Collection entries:
* * * *
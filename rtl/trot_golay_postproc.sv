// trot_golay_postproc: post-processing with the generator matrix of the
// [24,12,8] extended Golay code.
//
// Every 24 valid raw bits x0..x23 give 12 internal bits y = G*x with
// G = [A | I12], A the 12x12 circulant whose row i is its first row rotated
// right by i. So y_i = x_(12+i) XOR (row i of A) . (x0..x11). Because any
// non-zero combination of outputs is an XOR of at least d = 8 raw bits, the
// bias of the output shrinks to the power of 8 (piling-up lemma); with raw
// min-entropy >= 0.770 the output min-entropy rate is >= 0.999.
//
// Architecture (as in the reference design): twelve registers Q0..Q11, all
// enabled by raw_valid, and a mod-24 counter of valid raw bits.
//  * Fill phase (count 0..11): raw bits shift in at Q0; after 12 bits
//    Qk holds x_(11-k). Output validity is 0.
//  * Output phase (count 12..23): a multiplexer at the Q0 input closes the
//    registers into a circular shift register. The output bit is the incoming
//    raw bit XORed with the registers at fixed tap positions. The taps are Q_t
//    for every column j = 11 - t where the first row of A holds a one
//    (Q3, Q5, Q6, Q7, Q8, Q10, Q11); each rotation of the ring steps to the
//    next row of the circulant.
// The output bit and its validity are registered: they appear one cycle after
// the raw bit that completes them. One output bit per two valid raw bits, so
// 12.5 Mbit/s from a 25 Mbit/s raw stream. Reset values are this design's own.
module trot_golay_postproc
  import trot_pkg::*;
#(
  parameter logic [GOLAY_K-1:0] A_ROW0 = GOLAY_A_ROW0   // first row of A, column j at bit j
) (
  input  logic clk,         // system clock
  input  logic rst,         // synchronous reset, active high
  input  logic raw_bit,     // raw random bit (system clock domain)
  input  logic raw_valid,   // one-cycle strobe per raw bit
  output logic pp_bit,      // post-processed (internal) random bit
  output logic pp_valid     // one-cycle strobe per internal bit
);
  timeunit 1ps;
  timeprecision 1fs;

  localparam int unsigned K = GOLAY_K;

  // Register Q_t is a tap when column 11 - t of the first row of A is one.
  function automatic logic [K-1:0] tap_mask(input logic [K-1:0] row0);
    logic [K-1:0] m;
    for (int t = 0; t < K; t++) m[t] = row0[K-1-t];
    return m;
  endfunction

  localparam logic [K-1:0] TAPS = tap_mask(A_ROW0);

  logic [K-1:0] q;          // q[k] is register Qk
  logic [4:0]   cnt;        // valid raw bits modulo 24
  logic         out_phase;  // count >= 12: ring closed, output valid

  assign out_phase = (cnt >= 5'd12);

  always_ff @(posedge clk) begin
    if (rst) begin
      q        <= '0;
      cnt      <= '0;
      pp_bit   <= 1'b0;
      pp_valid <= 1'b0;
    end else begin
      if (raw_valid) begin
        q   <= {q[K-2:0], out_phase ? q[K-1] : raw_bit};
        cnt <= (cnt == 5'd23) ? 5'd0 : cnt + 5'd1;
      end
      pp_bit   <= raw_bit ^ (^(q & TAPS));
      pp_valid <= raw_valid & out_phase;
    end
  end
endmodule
* * * *
## [What needs to be done]
Reply with the complete records, restated exactly.

## [Response to the task]
filename rtl/trot_golay_postproc.sv
// trot_golay_postproc: post-processing with the generator matrix of the
// [24,12,8] extended Golay code.
//
// Every 24 valid raw bits x0..x23 give 12 internal bits y = G*x with
// G = [A | I12], A the 12x12 circulant whose row i is its first row rotated
// right by i. So y_i = x_(12+i) XOR (row i of A) . (x0..x11). Because any
// non-zero combination of outputs is an XOR of at least d = 8 raw bits, the
// bias of the output shrinks to the power of 8 (piling-up lemma); with raw
// min-entropy >= 0.770 the output min-entropy rate is >= 0.999.
//
// Architecture (as in the reference design): twelve registers Q0..Q11, all
// enabled by raw_valid, and a mod-24 counter of valid raw bits.
//  * Fill phase (count 0..11): raw bits shift in at Q0; after 12 bits
//    Qk holds x_(11-k). Output validity is 0.
//  * Output phase (count 12..23): a multiplexer at the Q0 input closes the
//    registers into a circular shift register. The output bit is the incoming
//    raw bit XORed with the registers at fixed tap positions. The taps are Q_t
//    for every column j = 11 - t where the first row of A holds a one
//    (Q3, Q5, Q6, Q7, Q8, Q10, Q11); each rotation of the ring steps to the
//    next row of the circulant.
// The output bit and its validity are registered: they appear one cycle after
// the raw bit that completes them. One output bit per two valid raw bits, so
// 12.5 Mbit/s from a 25 Mbit/s raw stream. Reset values are this design's own.
module trot_golay_postproc
  import trot_pkg::*;
#(
  parameter logic [GOLAY_K-1:0] A_ROW0 = GOLAY_A_ROW0   // first row of A, column j at bit j
) (
  input  logic clk,         // system clock
  input  logic rst,         // synchronous reset, active high
  input  logic raw_bit,     // raw random bit (system clock domain)
  input  logic raw_valid,   // one-cycle strobe per raw bit
  output logic pp_bit,      // post-processed (internal) random bit
  output logic pp_valid     // one-cycle strobe per internal bit
);
  timeunit 1ps;
  timeprecision 1fs;

  localparam int unsigned K = GOLAY_K;

  // Register Q_t is a tap when column 11 - t of the first row of A is one.
  function automatic logic [K-1:0] tap_mask(input logic [K-1:0] row0);
    logic [K-1:0] m;
    for (int t = 0; t < K; t++) m[t] = row0[K-1-t];
    return m;
  endfunction

  localparam logic [K-1:0] TAPS = tap_mask(A_ROW0);

  logic [K-1:0] q;          // q[k] is register Qk
  logic [4:0]   cnt;        // valid raw bits modulo 24
  logic         out_phase;  // count >= 12: ring closed, output valid

  assign out_phase = (cnt >= 5'd12);

  always_ff @(posedge clk) begin
    if (rst) begin
      q        <= '0;
      cnt      <= '0;
      pp_bit   <= 1'b0;
      pp_valid <= 1'b0;
    end else begin
      if (raw_valid) begin
        q   <= {q[K-2:0], out_phase ? q[K-1] : raw_bit};
        cnt <= (cnt == 5'd23) ? 5'd0 : cnt + 5'd1;
      end
      pp_bit   <= raw_bit ^ (^(q & TAPS));
      pp_valid <= raw_valid & out_phase;
    end
  end
endmodule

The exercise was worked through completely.